Mathematics Subject Classification (2000): 16W30, 16W35, 16S35, 16E99, 16R50, 58B32, 58B34, 81R50, 81R60, 16H05, 13B05, 13B22
Abstract. In previous joint work with Eli Aljadeff we attached a generic Hopf Galois extension A(H,c) to each twisted algebra H(c) obtained from a Hopf algebra H by twisting its product with the help of a cocycle c. The algebra A(H,c) is a flat deformation of H(c) over a "big" central subalgebra B(H,c) and can be viewed as the noncommutative analogue of a versal torsor in the sense of Serre.
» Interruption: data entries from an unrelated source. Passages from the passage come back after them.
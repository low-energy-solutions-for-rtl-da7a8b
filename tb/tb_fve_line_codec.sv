// tb_fve_line_codec: self-checking testbench for the line-level frequent-value
// codec at its documented MLC size: 4 words of 16 eight-bit slices plus 2 tag
// cells per 512-bit line, k = 8 dictionaries, one shared encoder and decoder.
// Dictionaries as in the word testbenches (codewords sorted by MLC write
// energy, synthetic per-cluster frequency orders). Random lines, built mostly
// from the frequent values of one cluster per word, are encoded against
// random or previously written old lines, and stored lines are decoded, in
// both directions at once. Checks: every encoded word is the cheapest of the
// k versions (model), enc_energy is the sum of the word costs, an encoded
// line decodes back to the original data, and a line accepted in cycle n is
// answered in cycle n+WPL+4 (encode) and n+WPL+2 (decode), the latency of a
// codec shared across the words of a line.
module tb_fve_line_codec;
  localparam int FVL = 8, S = 16, K = 8, DW = 128, SW = 132, WPL = 4;
  logic clk = 1'b0, rst_n = 1'b0;
  always #5 clk = ~clk;
  int checks = 0, failures = 0;
  int unsigned cyc = 0;
  always @(posedge clk) cyc <= cyc + 1;

  logic                ld_valid = 1'b0, enc_in_valid = 1'b0, dec_in_valid = 1'b0;
  logic [2:0]          ld_dict = '0;
  logic [FVL-1:0]      ld_value = '0, ld_code = '0;
  logic [WPL*DW-1:0]   new_line = '0, dec_line;
  logic [WPL*SW-1:0]   old_line = '0, enc_line, stored_line = '0;
  logic                enc_in_ready, enc_out_valid, dec_in_ready, dec_out_valid;
  logic [31:0]         enc_energy;

  fve_line_codec dut (.*);

  task automatic chk(bit ok, string msg);
    checks++;
    if (!ok) begin failures++; if (failures < 20) $display("FAIL @%0d: %s", cyc, msg); end
  endtask

  function automatic int unsigned e(logic [1:0] s);
    case (s) 0: return 36; 1: return 307; 2: return 547; default: return 20; endcase
  endfunction
  function automatic int unsigned cw_energy(int v);
    return e(2'(v)) + e(2'(v >> 2)) + e(2'(v >> 4)) + e(2'(v >> 6));
  endfunction
  logic [7:0] dict [K][256];
  logic [7:0] idict [K][256];
  logic [7:0] freq [K][256];
  logic [7:0] ve [256];
  task automatic build_dicts();
    for (int j = 0; j < 256; j++) ve[j] = 8'(j);
    for (int a = 1; a < 256; a++)
      for (int b = a; b > 0 && cw_energy(ve[b]) < cw_energy(ve[b-1]); b--) begin
        logic [7:0] t = ve[b]; ve[b] = ve[b-1]; ve[b-1] = t;
      end
    for (int i = 0; i < K; i++)
      for (int j = 0; j < 256; j++) begin
        freq[i][j] = 8'((j * (2 * i + 37)) + 29 * i);
        dict[i][freq[i][j]] = ve[j];
        idict[i][ve[j]] = freq[i][j];
      end
  endtask
  function automatic int unsigned cost(logic [SW-1:0] n, logic [SW-1:0] o);
    int unsigned c = 0;
    for (int k = 0; k < SW / 2; k++) if (n[2*k +: 2] != o[2*k +: 2]) c += e(n[2*k +: 2]);
    return c;
  endfunction
  function automatic logic [SW-1:0] enc_word(logic [DW-1:0] w, logic [SW-1:0] o, output int unsigned be);
    logic [SW-1:0] c, bw;
    int unsigned ce;
    be = 32'hffffffff; bw = '0;
    for (int i = 0; i < K; i++) begin
      c = '0;
      c[SW-1 -: 4] = 4'(i);
      for (int s = 0; s < S; s++) c[s*8 +: 8] = dict[i][w[s*8 +: 8]];
      ce = cost(c, o);
      if (ce < be) begin be = ce; bw = c; end
    end
    return bw;
  endfunction
  function automatic logic [DW-1:0] dec_word(logic [SW-1:0] st);
    logic [DW-1:0] d;
    for (int s = 0; s < S; s++) d[s*8 +: 8] = idict[st[DW +: 3]][st[s*8 +: 8]];
    return d;
  endfunction

  logic [WPL*SW-1:0] qe_l[$]; int unsigned qe_e[$], qe_c[$]; logic [WPL*DW-1:0] qe_d[$];
  logic [WPL*DW-1:0] qd_l[$]; int unsigned qd_c[$];
  logic [WPL*SW-1:0] last_enc = '0;
  int n_enc = 0, n_dec = 0;

  always @(negedge clk) if (rst_n) begin
    if (enc_out_valid) begin
      logic [WPL*DW-1:0] d;
      chk(qe_c.size() > 0, "encode result expected");
      chk(cyc == qe_c.pop_front() + WPL + 4, "encode latency");
      chk(enc_line == qe_l.pop_front(), "encoded line");
      chk(enc_energy == qe_e.pop_front(), "line cost");
      d = qe_d.pop_front();
      for (int w = 0; w < WPL; w++) chk(dec_word(enc_line[w*SW +: SW]) == d[w*DW +: DW], "encoded line decodes back");
      last_enc = enc_line;
      n_enc++;
    end
    if (dec_out_valid) begin
      chk(qd_c.size() > 0, "decode result expected");
      chk(cyc == qd_c.pop_front() + WPL + 2, "decode latency");
      chk(dec_line == qd_l.pop_front(), "decoded line");
      n_dec++;
    end
  end

  initial begin
    #100_000_000;
    $display("FAIL: watchdog"); failures++;
    $display("TB_RESULT checks=%0d failures=%0d", checks, failures);
    $finish;
  end

  initial begin
    int cl;
    int unsigned tot, be;
    logic [WPL*SW-1:0] el;
    logic [WPL*DW-1:0] dl;
    build_dicts();
    repeat (3) @(negedge clk);
    rst_n = 1'b1;
    @(negedge clk);
    for (int i = 0; i < K; i++)
      for (int v = 0; v < 256; v++) begin
        ld_valid = 1'b1; ld_dict = 3'(i); ld_value = 8'(v); ld_code = dict[i][v];
        @(negedge clk);
      end
    ld_valid = 1'b0;
    for (int n = 0; n < 6000; n++) begin
      if (!enc_in_valid || enc_in_ready) begin
        enc_in_valid = ($urandom % 2) == 0;
        for (int w = 0; w < WPL; w++) begin
          cl = $urandom % K;
          for (int s = 0; s < S; s++)
            new_line[w*DW + s*8 +: 8] = (($urandom % 4) != 0) ? freq[cl][$urandom % 6] : 8'($urandom);
        end
        for (int k = 0; k < WPL * SW / 32 + 1; k++) old_line[k*32 +: 32] = $urandom;
        if (($urandom % 2) == 0) old_line = last_enc;
      end
      if (!dec_in_valid || dec_in_ready) begin
        dec_in_valid = ($urandom % 2) == 0;
        for (int k = 0; k < WPL * SW / 32 + 1; k++) stored_line[k*32 +: 32] = $urandom;
        for (int w = 0; w < WPL; w++) stored_line[w*SW + DW +: 4] = {1'b0, stored_line[w*SW + DW +: 3]};
        if (($urandom % 2) == 0) stored_line = last_enc;
      end
      #1;
      if (enc_in_valid && enc_in_ready) begin
        tot = 0;
        for (int w = 0; w < WPL; w++) begin
          el[w*SW +: SW] = enc_word(new_line[w*DW +: DW], old_line[w*SW +: SW], be);
          tot += be;
        end
        qe_l.push_back(el); qe_e.push_back(tot); qe_c.push_back(cyc); qe_d.push_back(new_line);
      end
      if (dec_in_valid && dec_in_ready) begin
        for (int w = 0; w < WPL; w++) dl[w*DW +: DW] = dec_word(stored_line[w*SW +: SW]);
        qd_l.push_back(dl); qd_c.push_back(cyc);
      end
      @(negedge clk);
    end
    enc_in_valid = 1'b0; dec_in_valid = 1'b0;
    repeat (12) @(negedge clk);
    chk(qe_c.size() == 0 && qd_c.size() == 0, "all lines returned");
    chk(n_enc > 100 && n_dec > 100, "traffic");
    $display("lines encoded %0d decoded %0d", n_enc, n_dec);
    $display("TB_RESULT checks=%0d failures=%0d", checks, failures);
    $finish;
  end
endmodule
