// davio_ca_top: three-variable reversible Davio lattice, as Boolean logic and
// as a structure in a door-gated cellular automaton, plus a programmable
// automaton space.
//
// Parts, side by side:
//   u_logic  davio_lattice: the 3 x 3 Toffoli lattice as combinational logic.
//            f_logic_o = F(A, B, C) for the constants C1..C6 on const_i.
//   u_ca     ca_davio_lattice: the same lattice built of S1 cells. A 1 is a
//            pulse, so on a clock with launch_i = 1 the top injects one pulse
//            for every input and constant that is 1; f_o carries the pulse of
//            F exactly 18 * 5 = 90 clocks later (18 per tile, 5 tiles on the
//            longest path). A new launch may follow on every clock.
//   u_space  ca_space: a 24 x 24 x 24 automaton whose doors and activations
//            are written through the space_* ports; it can hold and run any
//            door pattern, including the cells of u_ca.
// Lattice wiring: rows from top to bottom take C, B, A on their upper West
// wire; the West constants are C3, C2, C1 and the North constants of the
// three columns C4, C5, C6; F leaves South of the bottom-right tile. With
// C5 = 1 and all other constants 0, F = AB ^ BC ^ CA. const_i[k-1] is Ck.
// The launch gating is this design's own way of presenting inputs.
module davio_ca_top
  import ca_pkg::*;
#(
  parameter int unsigned TILE_LATENCY = 18,
  parameter int unsigned SPACE_N      = 24,
  localparam int unsigned ROWS = 3,
  localparam int unsigned COLS = 3,
  localparam int unsigned SW = (SPACE_N > 1) ? $clog2(SPACE_N) : 1
) (
  input  logic clk,
  input  logic rst_n,
  // lattice inputs
  input  logic       launch_i,   // inject one input set into the CA lattice
  input  logic       a_i,
  input  logic       b_i,
  input  logic       c_i,
  input  logic [5:0] const_i,    // [k-1] = constant Ck
  // Boolean lattice
  output logic       f_logic_o,
  // CA lattice: F and the garbage outputs, LATENCY clocks after launch
  output logic       f_o,
  output logic [COLS-1:0] ca_bottom_o,
  output logic [ROWS-1:0] ca_right_up_o,
  output logic [ROWS-1:0] ca_right_lo_o,
  // programmable automaton space
  input  logic          space_run_i,
  input  logic          space_cfg_we_i,
  input  logic [SW-1:0] space_cfg_x_i,
  input  logic [SW-1:0] space_cfg_y_i,
  input  logic [SW-1:0] space_cfg_z_i,
  input  doors_t        space_cfg_doors_i,
  input  logic          space_cfg_act_i,
  output logic [SPACE_N*SPACE_N*SPACE_N-1:0] space_act_o
);
  logic [ROWS-1:0] vars, left_c;
  logic [COLS-1:0] top_c;

  assign vars   = {a_i, b_i, c_i};                      // row 0 = C, row 2 = A
  assign left_c = {const_i[0], const_i[1], const_i[2]}; // row 0 = C3, row 2 = C1
  assign top_c  = {const_i[5], const_i[4], const_i[3]}; // col 0 = C4, col 2 = C6

  davio_lattice #(.ROWS(ROWS), .COLS(COLS)) u_logic (
    .var_i(vars), .left_const_i(left_c), .top_const_i(top_c),
    .f_o(f_logic_o), .bottom_o(), .right_up_o(), .right_lo_o()
  );

  ca_davio_lattice #(.ROWS(ROWS), .COLS(COLS), .TILE_LATENCY(TILE_LATENCY)) u_ca (
    .clk, .rst_n,
    .var_i       (vars   & {ROWS{launch_i}}),
    .left_const_i(left_c & {ROWS{launch_i}}),
    .top_const_i (top_c  & {COLS{launch_i}}),
    .f_o, .bottom_o(ca_bottom_o), .right_up_o(ca_right_up_o), .right_lo_o(ca_right_lo_o)
  );

  ca_space #(.NX(SPACE_N), .NY(SPACE_N), .NZ(SPACE_N)) u_space (
    .clk, .rst_n,
    .run_i(space_run_i), .cfg_we_i(space_cfg_we_i),
    .cfg_x_i(space_cfg_x_i), .cfg_y_i(space_cfg_y_i), .cfg_z_i(space_cfg_z_i),
    .cfg_doors_i(space_cfg_doors_i), .cfg_act_i(space_cfg_act_i),
    .act_o(space_act_o)
  );
endmodule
After surveying the results on A(H,c) obtained with Aljadeff, we establish three new results: we present a systematic method to construct elements of the commutative algebra B(H,c), we show that a certain important integrality condition is satisfied by all finite-dimensional Hopf algebras generated by grouplike and skew-primitive elements, and we compute B(H,c) in the case where H is the Hopf algebra of a cyclic group.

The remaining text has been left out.